In the next chunk, we install the package using CRAN and give an option to print the path of the _rpy2_ R libraries:

In [3]:
import rpy2.robjects as robj
import rpy2.robjects.packages as rpackages

show_path = False
libpath = robj.r[".libPaths"]
if(show_path):
    print("The path to the libraries used by rpy2 is:")
    print(libpath())

utils = rpackages.importr('utils')
utils.chooseCRANmirror(ind=1)

if(rpackages.isinstalled('dbnR')):
    print("dbnR is already installed.")

else:
    utils.install_packages('dbnR')
    print("dbnR was successfully installed.")
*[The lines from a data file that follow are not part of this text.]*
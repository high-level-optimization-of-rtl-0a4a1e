// Unit testbench of mac_regfile: random write-backs and loads against a
// register model, with all four read ports checked every cycle. A read of
// the register being written back returns the new value in the same cycle
// (write-before-read); a write-back wins over a load in the same cycle;
// reset clears every register.
//
// Interface: none (top-level testbench).
// Timing: 10-unit clock where clocked; a watchdog ends the run after #200000 with a failure.
// Document: the behaviour checked follows the write-before-read register file.
// Own choice: the stimulus, the reference model and the set of checks.
module mac_regfile_tb;
  import mac_pkg::*;
  logic clk = 0;
  always #5 clk = ~clk;
  logic rst, ld_we;
  mres_t wb;
  logic [RA_W-1:0] ld_addr, dbga;
  logic [31:0] ld_data, dbgd;
  logic [RA_W-1:0] raddr [4];
  logic [31:0] rdata [4];
  logic [31:0] model [32];
  int checks = 0, failures = 0;

  mac_regfile dut (.clk, .rst, .wb, .ld_we, .ld_addr, .ld_data, .raddr, .rdata,
                   .dbg_addr(dbga), .dbg_data(dbgd));

  task automatic check(bit ok, string what);
    checks++;
    if (!ok) begin failures++; if (failures < 20) $display("FAIL %s", what); end
  endtask

  initial begin
    logic [31:0] e;
    rst = 1; wb = '0; ld_we = 0; ld_addr = 0; ld_data = 0; dbga = 0;
    for (int p = 0; p < 4; p++) raddr[p] = 0;
    for (int i = 0; i < 32; i++) model[i] = 0;
    repeat (2) @(negedge clk);
    rst = 0;
    for (int n = 0; n < 3000; n++) begin
      wb.valid = ($urandom % 3) == 0; wb.a = 5'($urandom % 8); wb.value = $urandom;
      ld_we = ($urandom % 3) == 0; ld_addr = 5'($urandom % 8); ld_data = $urandom;
      for (int p = 0; p < 4; p++) raddr[p] = ($urandom % 2) ? wb.a : 5'($urandom % 8);
      #1;
      for (int p = 0; p < 4; p++) begin
        e = (wb.valid && wb.a == raddr[p]) ? wb.value : model[raddr[p]];
        check(rdata[p] == e, $sformatf("port %0d r%0d=%h expected %h", p, raddr[p], rdata[p], e));
      end
      if (wb.valid) model[wb.a] = wb.value;
      else if (ld_we) model[ld_addr] = ld_data;
      @(negedge clk);
    end
    wb = '0; ld_we = 0;
    for (int i = 0; i < 8; i++) begin
      dbga = 5'(i);
      #1 check(dbgd == model[i], $sformatf("debug r%0d", i));
    end
    rst = 1;
    repeat (2) @(negedge clk);
    rst = 0;
    for (int i = 0; i < 32; i++) begin
      dbga = 5'(i);
      #1 check(dbgd == 0, $sformatf("reset clears r%0d", i));
    end
    $display("TB_RESULT checks=%0d failures=%0d", checks, failures);
    $finish;
  end
  initial begin #200000; $display("watchdog expired"); $display("TB_RESULT checks=%0d failures=%0d", checks, failures + 1); $finish; end
endmodule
dbnR is already installed.


### Learning a DBN model and forecasting with it

Now that we have _dbnR_ up and running, we will reproduce the example in the 'usage_example.Rmd' file. We will follow the same pipeline: learning the structure of the network from the 'motor' dataset, fitting the model to the data and forecasting with it. The functions of the _dbnR_ package are called via the package instantiation in Python as if we were calling functions inside an object. Other elements of the R environment can also be accessed via the 'robj.r' object that represents the R session. Translations between pandas and R data.frames are done automatically by _rpy2_.

In [3]:
import pandas as pd
import rpy2.robjects as robj
import rpy2.robjects.packages as rpack
from rpy2.robjects import pandas2ri

# Activate the online conversor from pandas to data.frame
pandas2ri.activate()

# The object that represents the R session
r = robj.r

# Load all the dbnR package
dbnR = rpack.importr('dbnR')

# Read the data
motor = robj.r['motor'] # Usually, you would have your dataset stored as a '.csv' file somewhere in order to load it with pandas

# Learn the structure
size = 3
dt_train = motor.iloc[1:2800]
dt_val = motor.iloc[2801:3000]
blacklist = r['matrix'](robj.StrVector(["motor_speed_t_0", "motor_speed_t_0", "i_d_t_0", "i_q_t_0"]), ncol = 2)
net = dbnR.learn_dbn_struc(dt_train, size, method = "dmmhc", blacklist = blacklist,
                             restrict = "mmpc", maximize = "hc") # Arguments with dots generate errors

# Fit the parameters
f_dt_train = dbnR.fold_dt(dt_train, size)
f_dt_val = dbnR.fold_dt(dt_val, size)
fit = dbnR.fit_dbn_params(net, f_dt_train, method = "mle-g")

# Predict with the model
obj_var = robj.StrVector(["stator_winding_t_0"])
res = dbnR.predict_dt(fit, f_dt_val, obj_var, verbose = False) # Be careful with plots, they sometimes kill your kernel
print("Pointwise prediction:")
print(res)

print("Forecasting:")
res = dbnR.forecast_ts(f_dt_val, fit, obj_var = robj.StrVector(["pm_t_0", "stator_winding_t_0"]),
                       ini = 100, len = 70, plot_res = False)


Pointwise prediction:
     nrow  stator_winding_t_0
1       1            0.320855
2       2            0.324326
3       3            0.324271
4       4            0.323423
5       5            0.325163
..    ...                 ...
193   193            0.402305
194   194            0.402777
195   195            0.402748
196   196            0.402368
197   197            0.402191

[197 rows x 2 columns]
Forecasting:
Time difference of -0.161736 secs
[1] The average MAE per execution is:
[1] pm_t_0: 0.0016
[1] stator_winding_t_0: 0.0095


With this, we cover the basic use of the _dbnR_ package from Python. This still requires R running in the background, so it is not a Python port by any means. The results are also converted to pandas dataframes automatically by _rpy2_. On this notebook, the R plots always crashed the Python kernel, so I would advise against them. The visualization of the network doesn't translate into Python either, as it was to be expected. Even so, the model can still be learned, used and deployed without issues. The most troublesome part was getting the right R library linked with _rpy2_ by fiddling with the environment variables (if you are working on Windows). The only other issues I saw were the plot crashing the kernel and the arguments containing the dot character '.' generating errors.